Determine how many of the lines below hold the word "rounds". Give the number and nothing else.

※ ※ ※

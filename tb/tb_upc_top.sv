// tb_upc_top: end-to-end test of the performance counter unit at its full size
// (256 counters, 1024 event lines, 12 + 52 bit counters, no parameter overrides).
//
// The test programs the unit only through its memory-mapped bus, as software would:
// random input select and mode for every counter, a threshold, preloaded counter values,
// then start. For the 1024 event lines it drives random values each cycle, except two
// lines held at 1 so that two counters count at the maximum rate of one event per cycle.
// An independent model counts every counter's events. The test checks:
//   - counters read while counting lie between the model counts at request and acknowledge;
//   - after stop, nothing counts, and after two maintenance rounds every counter reads
//     exactly its model count (no carry lost across more than three wraps);
//   - a counter preloaded with 4096-m and a threshold of 4096*n gives exactly one
//     interrupt, when it has counted 4096*n+m events;
//   - a stored word with bad parity raises parity_error.
// Each mechanism is counted and must have happened: all four signal-level modes, all four
// input selects, carry service, arming, the interrupt, bus accesses that waited for the
// maintenance state machine, start/stop, and the parity check.
module tb_upc_top;
  import upc_pkg::*;

  localparam int N = 256;
  localparam int THR_N = 2;      // threshold 4096*THR_N
  localparam int THR_M = 100;    // notify at 4096*THR_N + THR_M events
  localparam int IRQ_CNT = 3;    // counter used for the threshold interrupt

  logic          clk = 1'b0, rst_n = 1'b0;
  logic [1023:0] events = '0;
  logic          bus_req = 1'b0, bus_we = 1'b0, bus_ack;
  logic [11:0]   bus_addr = '0;
  logic [63:0]   bus_wdata = '0, bus_rdata;
  logic          irq, parity_error, init_done;

  upc_top dut (.clk, .rst_n, .events, .bus_req, .bus_we, .bus_addr, .bus_wdata, .bus_ack,
               .bus_rdata, .irq, .parity_error, .init_done);

  always #5 clk = ~clk;

  // model state
  longint unsigned ref_cnt [N];
  logic [1:0] m_sel [N];
  upc_mode_e  m_mode [N];
  logic       m_cur [N], m_prev [N];
  logic       m_run = 1'b0;

  int checks = 0, failures = 0;
  int n_mode [4] = '{0, 0, 0, 0};
  int n_sel [4] = '{0, 0, 0, 0};
  int n_service = 0, n_arm = 0, n_irq = 0, n_wait = 0, n_stop = 0, n_parity = 0;
  int n_reads = 0;
  longint unsigned irq_at = 0;

  task automatic chk(input bit ok, input string what);
    checks++;
    if (!ok) begin
      failures++;
      if (failures < 15) $display("%t: %s", $time, what);
    end
  endtask

  initial begin
    repeat (200000) @(posedge clk);
    failures++;
    $display("watchdog expired");
    $display("TB_RESULT checks=%0d failures=%0d", checks, failures);
    $finish;
  end

  // Model of every counter, advanced at each clock edge. The start/stop bit is taken
  // over from the write the test makes, one cycle after it is acknowledged.
  always @(posedge clk) begin
    if (rst_n) begin
      if (irq) begin
        n_irq++;
        irq_at = ref_cnt[IRQ_CNT];
      end
      for (int i = 0; i < N; i++) begin
        logic en;
        unique case (m_mode[i])
          MODE_LEVEL_HIGH: en = m_cur[i];
          MODE_LEVEL_LOW:  en = !m_cur[i];
          MODE_RISE:       en = m_cur[i] && !m_prev[i];
          default:         en = !m_cur[i] && m_prev[i];
        endcase
        if (en && m_run) begin
          ref_cnt[i] += 1;
          n_mode[m_mode[i]]++;
          n_sel[m_sel[i]]++;
        end
        m_prev[i] = m_cur[i];
        m_cur[i]  = events[4*i + m_sel[i]];
      end
    end
  end

  // mechanisms seen inside the unit
  always @(negedge clk) begin
    if (rst_n && dut.u_fsm.carry_clr) n_service++;
    if (rst_n && dut.u_irq.arm_upd && dut.u_irq.match && dut.u_irq.int_en[dut.u_irq.arm_idx]) n_arm++;
  end

  task automatic bus(input logic we, input logic [11:0] a, input logic [63:0] wd,
                     output logic [63:0] rd, output longint unsigned lo, output longint unsigned hi);
    int n;
    bus_req = 1'b1; bus_we = we; bus_addr = a; bus_wdata = wd;
    lo = (a < 12'h800) ? ref_cnt[a[10:3]] : 0;
    n = 0;
    do begin
      @(negedge clk);
      n++;
    end while (!bus_ack && n < 100);
    chk(bus_ack, $sformatf("no acknowledge for address %h", a));
    if (n > 3) n_wait++;
    hi = (a < 12'h800) ? ref_cnt[a[10:3]] : 0;
    rd = bus_rdata;
    bus_req = 1'b0;
  endtask

  task automatic wr(input logic [11:0] a, input logic [63:0] wd);
    logic [63:0] rd;
    longint unsigned lo, hi;
    bus(1'b1, a, wd, rd, lo, hi);
  endtask

  task automatic set_run(input logic r);
    wr(UPC_ADDR_STARTSTOP, {63'd0, r});
    @(posedge clk);
    m_run = r;            // the register changed at the edge ending the acknowledge cycle
    @(negedge clk);
  endtask

  task automatic drive_events();
    for (int w = 0; w < 32; w++) events[32*w +: 32] = $urandom;
    events[0] = 1'b1;                               // counter 0: select 0
    events[4*IRQ_CNT + 2] = 1'b1;                   // threshold counter: select 2
  endtask

  initial begin
    logic [63:0] rd, cfg_word;
    longint unsigned lo, hi;

    for (int i = 0; i < N; i++) begin
      ref_cnt[i] = 0;
      m_sel[i] = 2'($urandom);
      m_mode[i] = upc_mode_e'(2'($urandom));
      m_cur[i] = 1'b0; m_prev[i] = 1'b0;
    end
    m_sel[0] = 2'd0;        m_mode[0] = MODE_LEVEL_HIGH;
    m_sel[IRQ_CNT] = 2'd2;  m_mode[IRQ_CNT] = MODE_LEVEL_HIGH;

    repeat (3) @(negedge clk);
    rst_n = 1'b1;
    wait (init_done);
    @(negedge clk);

    // configuration: eight 8-bit fields per register, interrupt only on IRQ_CNT
    for (int r = 0; r < N / 8; r++) begin
      cfg_word = '0;
      for (int k = 0; k < 8; k++) begin
        int i;
        i = r * 8 + k;
        cfg_word[8*k +: 8] = {3'b000, 1'(i == IRQ_CNT), m_mode[i], m_sel[i]};
      end
      wr(UPC_ADDR_CONFIG + 12'(8 * r), cfg_word);
    end
    wr(UPC_ADDR_THRESHOLD, 64'(4096 * THR_N));

    // preloads: the threshold counter, and a few counters just below a low-order wrap
    wr(12'(8 * IRQ_CNT), 64'(4096 - THR_M));
    ref_cnt[IRQ_CNT] = 4096 - THR_M;
    for (int i = 8; i < 16; i++) begin
      logic [63:0] v;
      v = {$urandom, $urandom};
      v[11:0] = 12'hFF0;
      wr(12'(8 * i), v);
      ref_cnt[i] = v;
    end

    // count
    drive_events();
    set_run(1'b1);
    for (int c = 0; c < 14000; c++) begin
      drive_events();
      if ($urandom % 50 == 0) begin
        int i;
        i = $urandom % N;
        bus(1'b0, 12'(8 * i), '0, rd, lo, hi);
        chk(rd >= lo && rd <= hi, $sformatf("counter %0d read %0d outside [%0d,%0d]", i, rd, lo, hi));
        n_reads++;
      end else begin
        @(negedge clk);
      end
    end

    // stop: nothing may count any more
    set_run(1'b0);
    bus(1'b0, 12'h000, '0, rd, lo, hi);
    begin
      logic [63:0] first;
      first = rd;
      repeat (1000) begin drive_events(); @(negedge clk); end
      bus(1'b0, 12'h000, '0, rd, lo, hi);
      chk(rd == first, $sformatf("counter 0 moved from %0d to %0d while stopped", first, rd));
      if (rd == first) n_stop++;
    end

    // two maintenance rounds, then every counter exactly
    repeat (2 * 4096 + 16) @(negedge clk);
    for (int i = 0; i < N; i++) begin
      bus(1'b0, 12'(8 * i), '0, rd, lo, hi);
      chk(rd == ref_cnt[i], $sformatf("counter %0d reads %0d expected %0d", i, rd, ref_cnt[i]));
    end

    // threshold interrupt: exactly once, at 4096*(THR_N+1) stored = 4096*THR_N+THR_M events
    chk(n_irq == 1, $sformatf("%0d interrupts, expected 1", n_irq));
    chk(irq_at == 4096 * (THR_N + 1),
        $sformatf("interrupt when the counter held %0d, expected %0d", irq_at, 4096 * (THR_N + 1)));

    // parity protection of the SRAM words
    chk(!parity_error, "parity error without corruption");
    dut.u_sram.mem[5] = dut.u_sram.mem[5] ^ (53'd1 << 52);
    bus(1'b0, 12'(8 * 5), '0, rd, lo, hi);
    @(negedge clk);
    chk(parity_error, "corrupted word not flagged");
    if (parity_error) n_parity++;

    for (int m = 0; m < 4; m++) chk(n_mode[m] > 0, $sformatf("mode %0d never counted", m));
    for (int s = 0; s < 4; s++) chk(n_sel[s] > 0, $sformatf("select %0d never counted", s));
    chk(n_service > 0, "no carry serviced");
    chk(n_arm > 0, "no counter armed");
    chk(n_irq > 0, "no interrupt");
    chk(n_wait > 0, "no bus access waited for the state machine");
    chk(n_stop > 0, "stop not seen");
    chk(n_parity > 0, "parity check not seen");
    $display("modes %0d/%0d/%0d/%0d selects %0d/%0d/%0d/%0d services %0d arms %0d irqs %0d waits %0d reads %0d",
             n_mode[0], n_mode[1], n_mode[2], n_mode[3], n_sel[0], n_sel[1], n_sel[2], n_sel[3],
             n_service, n_arm, n_irq, n_wait, n_reads);
    $display("TB_RESULT checks=%0d failures=%0d", checks, failures);
    $finish;
  end
endmodule
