// tb_upc_bt_events: the unit at full size running an event set like the one collected
// for the NAS BT benchmark on two processor cores: 62 counters, at counter IDs 0 to 119,
// for instruction pipes, FPU, L1 and L2 prefetch events of cores 0 and 1, all counted at
// once.
//
// Each event line is driven at random with a per-cycle probability proportional to the
// event's average count in that run (the largest, about 2.9e10 J-pipe add/subtract
// instructions, is taken as 1 event per cycle; rare events get at least 1 in 4096 per
// cycle). Other lines stay 0. After 30000 cycles counting stops and, after two
// maintenance rounds, every counter of the set must read exactly the number of events the
// testbench drove; counters outside the set must read 0.
module tb_upc_bt_events;
  import upc_pkg::*;

  localparam int NEV = 62;
  // counter IDs and average counts of the event set, core 0 then core 1
  localparam int ID [NEV] = '{
    0, 1, 2, 4, 5, 6, 7, 9, 15, 16, 17, 18, 20, 22, 23, 24, 25, 27, 28, 29, 31, 33,
    72, 74, 75, 76, 81, 83, 84, 86, 87,
    35, 36, 37, 39, 40, 41, 42, 44, 50, 51, 52, 53, 55, 57, 58, 59, 60, 62, 63, 64, 66, 68,
    104, 106, 107, 108, 113, 115, 116, 118, 119};
  localparam real AVG [NEV] = '{
    1.96e9, 2.87e10, 3.26e9, 7.7e9, 38224109.0, 1.05e10, 3.12e9, 1.32e10, 2.46e8, 1.06e10,
    5.5e9, 4.03e9, 20859131.0, 39898517.0, 2.24e8, 5.55e8, 8252723.0, 55481.0, 691425.0,
    1053207.0, 11050217.0, 36801959.0,
    91491349.0, 64467321.0, 61389539.0, 56301845.0, 4.14e8, 56667890.0, 3.34e8, 91515948.0,
    90846332.0,
    1.55e9, 2.93e10, 1.97e9, 7.07e9, 4772199.0, 1.17e10, 2.9e9, 1.23e10, 2.44e8, 1.15e10,
    5.84e9, 4.58e9, 4628756.0, 39834798.0, 2.23e8, 5.55e8, 8254148.0, 55861.0, 691476.0,
    1052646.0, 11041834.0, 36815807.0,
    89531718.0, 64296927.0, 60868353.0, 51160022.0, 4.87e8, 54606960.0, 3.43e8, 89553124.0,
    88933771.0};
  localparam real AVG_MAX = 2.93e10;
  localparam int CYCLES = 30000;

  logic          clk = 1'b0, rst_n = 1'b0;
  logic [1023:0] events = '0;
  logic          bus_req = 1'b0, bus_we = 1'b0, bus_ack;
  logic [11:0]   bus_addr = '0;
  logic [63:0]   bus_wdata = '0, bus_rdata;
  logic          irq, parity_error, init_done;

  upc_top dut (.clk, .rst_n, .events, .bus_req, .bus_we, .bus_addr, .bus_wdata, .bus_ack,
               .bus_rdata, .irq, .parity_error, .init_done);

  always #5 clk = ~clk;

  int unsigned thr [NEV];            // probability x 65536
  longint unsigned driven [NEV];
  int checks = 0, failures = 0;

  task automatic chk(input bit ok, input string what);
    checks++;
    if (!ok) begin
      failures++;
      if (failures < 15) $display("%t: %s", $time, what);
    end
  endtask

  initial begin
    repeat (100000) @(posedge clk);
    failures++;
    $display("watchdog expired");
    $display("TB_RESULT checks=%0d failures=%0d", checks, failures);
    $finish;
  end

  task automatic bus(input logic we, input logic [11:0] a, input logic [63:0] wd, output logic [63:0] rd);
    int n;
    bus_req = 1'b1; bus_we = we; bus_addr = a; bus_wdata = wd;
    n = 0;
    do begin @(negedge clk); n++; end while (!bus_ack && n < 100);
    chk(bus_ack, $sformatf("no acknowledge for %h", a));
    rd = bus_rdata;
    bus_req = 1'b0;
  endtask

  initial begin
    logic [63:0] rd;
    logic [63:0] cfg [32];
    bit in_set [256];
    for (int r = 0; r < 32; r++) cfg[r] = '0;
    for (int i = 0; i < 256; i++) in_set[i] = 1'b0;
    for (int e = 0; e < NEV; e++) begin
      int id;
      id = ID[e];
      thr[e] = int'(65536.0 * AVG[e] / AVG_MAX);
      if (thr[e] < 16) thr[e] = 16;
      driven[e] = 0;
      in_set[id] = 1'b1;
      // level high-active, input select = id % 4
      cfg[id / 8][8 * (id % 8) +: 8] = {3'b000, 1'b0, MODE_LEVEL_HIGH, 2'(id % 4)};
    end

    repeat (3) @(negedge clk);
    rst_n = 1'b1;
    wait (init_done);
    @(negedge clk);
    for (int r = 0; r < 32; r++) bus(1'b1, UPC_ADDR_CONFIG + 12'(8 * r), cfg[r], rd);
    bus(1'b1, UPC_ADDR_STARTSTOP, 64'd1, rd);

    // The event value driven in cycle c is sampled at its end and counted one cycle
    // later; the run bit is already set, and the lines return to 0 before the stop.
    for (int c = 0; c < CYCLES; c++) begin
      for (int e = 0; e < NEV; e++) begin
        logic v;
        v = ($urandom % 65536) < thr[e];
        events[4 * ID[e] + ID[e] % 4] = v;
        if (v) driven[e]++;
      end
      @(negedge clk);
    end
    events = '0;
    repeat (4) @(negedge clk);
    bus(1'b1, UPC_ADDR_STARTSTOP, 64'd0, rd);
    repeat (2 * 4096 + 16) @(negedge clk);

    for (int e = 0; e < NEV; e++) begin
      bus(1'b0, 12'(8 * ID[e]), '0, rd);
      chk(rd == driven[e], $sformatf("counter %0d reads %0d, %0d events driven", ID[e], rd, driven[e]));
    end
    for (int i = 0; i < 256; i++) begin
      if (!in_set[i]) begin
        bus(1'b0, 12'(8 * i), '0, rd);
        chk(rd == 0, $sformatf("unused counter %0d reads %0d", i, rd));
      end
    end
    // the two most frequent events wrapped their low-order counters several times
    chk(driven[1] > 4 * 4096 && driven[32] > 4 * 4096, "busiest events did not wrap");
    $display("J-pipe add/sub core 0: %0d, core 1: %0d events in %0d cycles", driven[1], driven[32], CYCLES);
    $display("TB_RESULT checks=%0d failures=%0d", checks, failures);
    $finish;
  end
endmodule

※ ※ ※

TASK OUTPUT :: 3